§ **WHAT YOU SHOULD DO**
The exercise calls for a faithful copy of all the data.
== RECORD EXTRACTS
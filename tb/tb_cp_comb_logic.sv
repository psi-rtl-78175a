// tb_cp_comb_logic: random test of the event selection.
// The bus event must win when present; otherwise the lowest pending timer is
// presented as EV_TIMER with its index in N(S) and acknowledged; nothing
// passes while disabled.
module tb_cp_comb_logic;
  import psi_pkg::*;
  localparam int NT = 3;
  int checks = 0, failures = 0;
  logic enable, ext_valid, ev_valid;
  psi_event_e ext_ev, ev;
  psi_params_t ext_par, par_last, par;
  logic [PTR_W-1:0] ext_ptr, ptr_last, ptr;
  logic [NT-1:0] pend, ack;
  int n_ext = 0, n_tmr = 0;

  cp_comb_logic #(.NT(NT)) dut (.enable_i(enable), .ext_valid_i(ext_valid), .ext_ev_i(ext_ev),
    .ext_par_i(ext_par), .ext_ptr_i(ext_ptr), .tmr_pending_i(pend), .par_last_i(par_last),
    .ptr_last_i(ptr_last), .ev_valid_o(ev_valid), .ev_o(ev), .par_o(par), .ptr_o(ptr),
    .ack_o(ack));

  initial begin
    #100000;
    failures++;
    $display("TB_RESULT checks=%0d failures=%0d", checks, failures);
    $finish;
  end

  initial begin
    logic ok;
    int lo;
    for (int n = 0; n < 2000; n++) begin
      enable    = ($urandom_range(0, 5) != 0);
      ext_valid = $urandom_range(0, 1);
      ext_ev    = psi_event_e'($urandom_range(1, 11));
      ext_par   = psi_params_t'($urandom);
      ext_ptr   = PTR_W'($urandom);
      par_last  = psi_params_t'($urandom);
      ptr_last  = PTR_W'($urandom);
      pend      = NT'($urandom);
      #1;
      lo = -1;
      for (int i = NT - 1; i >= 0; i--) if (pend[i]) lo = i;
      if (!enable)
        ok = !ev_valid && ack == 0;
      else if (ext_valid)
        ok = ev_valid && ev == ext_ev && par == ext_par && ptr == ext_ptr && ack == 0;
      else if (lo >= 0)
        ok = ev_valid && ev == EV_TIMER && ack == NT'(1 << lo) && ptr == ptr_last &&
             par.ns == SEQ_W'(lo) && par.nr == par_last.nr && par.cr == par_last.cr;
      else
        ok = !ev_valid && ack == 0;
      if (enable && ext_valid) n_ext++;
      if (enable && !ext_valid && lo >= 0) n_tmr++;
      checks++;
      if (!ok) begin
        failures++;
        $display("FAIL n=%0d en=%b ext=%b pend=%b -> v=%b ev=%0d ack=%b", n, enable, ext_valid,
                 pend, ev_valid, ev, ack);
      end
    end
    checks++;
    if (n_ext == 0 || n_tmr == 0) failures++;
    $display("TB_RESULT checks=%0d failures=%0d", checks, failures);
    $finish;
  end
endmodule
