// cp_counters_regs: counters and parameter registers of a connection processor.
//
// The counters hold the connection's sequence-number state (for the 802.2
// remote-busy path, Is_Ct). Each counter can be loaded from the N(R) field of
// the event being processed, incremented modulo 2**W, or cleared, by strobes
// from the state transition machine; load has priority over increment, and
// clear over both. The registers keep the parameters and the packet pointer of
// the last event the connection processor accepted, as the document's
// "Counters & Registers" box receives the event parameters directly.
//
// Interface: strobes and ev_valid_i act at the rising clock edge; all outputs
// are registered. Loading from N(R) is this design's reading of load(Is_Ct).
module cp_counters_regs
  import psi_pkg::*;
#(
  parameter int N = 1,
  parameter int W = 7
) (
  input  logic                clk,
  input  logic                rst_n,
  input  logic [N-1:0]        load_i,
  input  logic [N-1:0]        inc_i,
  input  logic [N-1:0]        clr_i,
  input  logic                ev_valid_i,
  input  psi_params_t         par_i,
  input  logic [PTR_W-1:0]    ptr_i,
  output logic [N-1:0][W-1:0] ctr_o,
  output psi_params_t         par_o,
  output logic [PTR_W-1:0]    ptr_o
);
  logic [N-1:0][W-1:0] ctr_q;
  psi_params_t         par_q;
  logic [PTR_W-1:0]    ptr_q;

  always_ff @(posedge clk or negedge rst_n) begin
    if (!rst_n) begin
      ctr_q <= '0;
      par_q <= '0;
      ptr_q <= '0;
    end else begin
      for (int i = 0; i < N; i++) begin
        if (clr_i[i])       ctr_q[i] <= '0;
        else if (load_i[i]) ctr_q[i] <= W'(par_i.nr);
        else if (inc_i[i])  ctr_q[i] <= ctr_q[i] + 1'b1;
      end
      if (ev_valid_i) begin
        par_q <= par_i;
        ptr_q <= ptr_i;
      end
    end
  end

  assign ctr_o = ctr_q;
  assign par_o = par_q;
  assign ptr_o = ptr_q;
endmodule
====
§ **TASK RESPONSE**
filename tb/tb_cp_comb_logic.sv
repository psi-rtl-78175a
// tb_cp_comb_logic: random test of the event selection.
// The bus event must win when present; otherwise the lowest pending timer is
// presented as EV_TIMER with its index in N(S) and acknowledged; nothing
// passes while disabled.
module tb_cp_comb_logic;
  import psi_pkg::*;
  localparam int NT = 3;
  int checks = 0, failures = 0;
  logic enable, ext_valid, ev_valid;
  psi_event_e ext_ev, ev;
  psi_params_t ext_par, par_last, par;
  logic [PTR_W-1:0] ext_ptr, ptr_last, ptr;
  logic [NT-1:0] pend, ack;
  int n_ext = 0, n_tmr = 0;

  cp_comb_logic #(.NT(NT)) dut (.enable_i(enable), .ext_valid_i(ext_valid), .ext_ev_i(ext_ev),
    .ext_par_i(ext_par), .ext_ptr_i(ext_ptr), .tmr_pending_i(pend), .par_last_i(par_last),
    .ptr_last_i(ptr_last), .ev_valid_o(ev_valid), .ev_o(ev), .par_o(par), .ptr_o(ptr),
    .ack_o(ack));

  initial begin
    #100000;
    failures++;
    $display("TB_RESULT checks=%0d failures=%0d", checks, failures);
    $finish;
  end

  initial begin
    logic ok;
    int lo;
    for (int n = 0; n < 2000; n++) begin
      enable    = ($urandom_range(0, 5) != 0);
      ext_valid = $urandom_range(0, 1);
      ext_ev    = psi_event_e'($urandom_range(1, 11));
      ext_par   = psi_params_t'($urandom);
      ext_ptr   = PTR_W'($urandom);
      par_last  = psi_params_t'($urandom);
      ptr_last  = PTR_W'($urandom);
      pend      = NT'($urandom);
      #1;
      lo = -1;
      for (int i = NT - 1; i >= 0; i--) if (pend[i]) lo = i;
      if (!enable)
        ok = !ev_valid && ack == 0;
      else if (ext_valid)
        ok = ev_valid && ev == ext_ev && par == ext_par && ptr == ext_ptr && ack == 0;
      else if (lo >= 0)
        ok = ev_valid && ev == EV_TIMER && ack == NT'(1 << lo) && ptr == ptr_last &&
             par.ns == SEQ_W'(lo) && par.nr == par_last.nr && par.cr == par_last.cr;
      else
        ok = !ev_valid && ack == 0;
      if (enable && ext_valid) n_ext++;
      if (enable && !ext_valid && lo >= 0) n_tmr++;
      checks++;
      if (!ok) begin
        failures++;
        $display("FAIL n=%0d en=%b ext=%b pend=%b -> v=%b ev=%0d ack=%b", n, enable, ext_valid,
                 pend, ev_valid, ev, ack);
      end
    end
    checks++;
    if (n_ext == 0 || n_tmr == 0) failures++;
    $display("TB_RESULT checks=%0d failures=%0d", checks, failures);
    $finish;
  end
endmodule
// cp_counters_regs: counters and parameter registers of a connection processor.
//
// The counters hold the connection's sequence-number state (for the 802.2
// remote-busy path, Is_Ct). Each counter can be loaded from the N(R) field of
// the event being processed, incremented modulo 2**W, or cleared, by strobes
// from the state transition machine; load has priority over increment, and
// clear over both. The registers keep the parameters and the packet pointer of
// the last event the connection processor accepted, as the document's
// "Counters & Registers" box receives the event parameters directly.
//
// Interface: strobes and ev_valid_i act at the rising clock edge; all outputs
// are registered. Loading from N(R) is this design's reading of load(Is_Ct).
module cp_counters_regs
  import psi_pkg::*;
#(
  parameter int N = 1,
  parameter int W = 7
) (
  input  logic                clk,
  input  logic                rst_n,
  input  logic [N-1:0]        load_i,
  input  logic [N-1:0]        inc_i,
  input  logic [N-1:0]        clr_i,
  input  logic                ev_valid_i,
  input  psi_params_t         par_i,
  input  logic [PTR_W-1:0]    ptr_i,
  output logic [N-1:0][W-1:0] ctr_o,
  output psi_params_t         par_o,
  output logic [PTR_W-1:0]    ptr_o
);
  logic [N-1:0][W-1:0] ctr_q;
  psi_params_t         par_q;
  logic [PTR_W-1:0]    ptr_q;

  always_ff @(posedge clk or negedge rst_n) begin
    if (!rst_n) begin
      ctr_q <= '0;
      par_q <= '0;
      ptr_q <= '0;
    end else begin
      for (int i = 0; i < N; i++) begin
        if (clr_i[i])       ctr_q[i] <= '0;
        else if (load_i[i]) ctr_q[i] <= W'(par_i.nr);
        else if (inc_i[i])  ctr_q[i] <= ctr_q[i] + 1'b1;
      end
      if (ev_valid_i) begin
        par_q <= par_i;
        ptr_q <= ptr_i;
      end
    end
  end

  assign ctr_o = ctr_q;
  assign par_o = par_q;
  assign ptr_o = ptr_q;
endmodule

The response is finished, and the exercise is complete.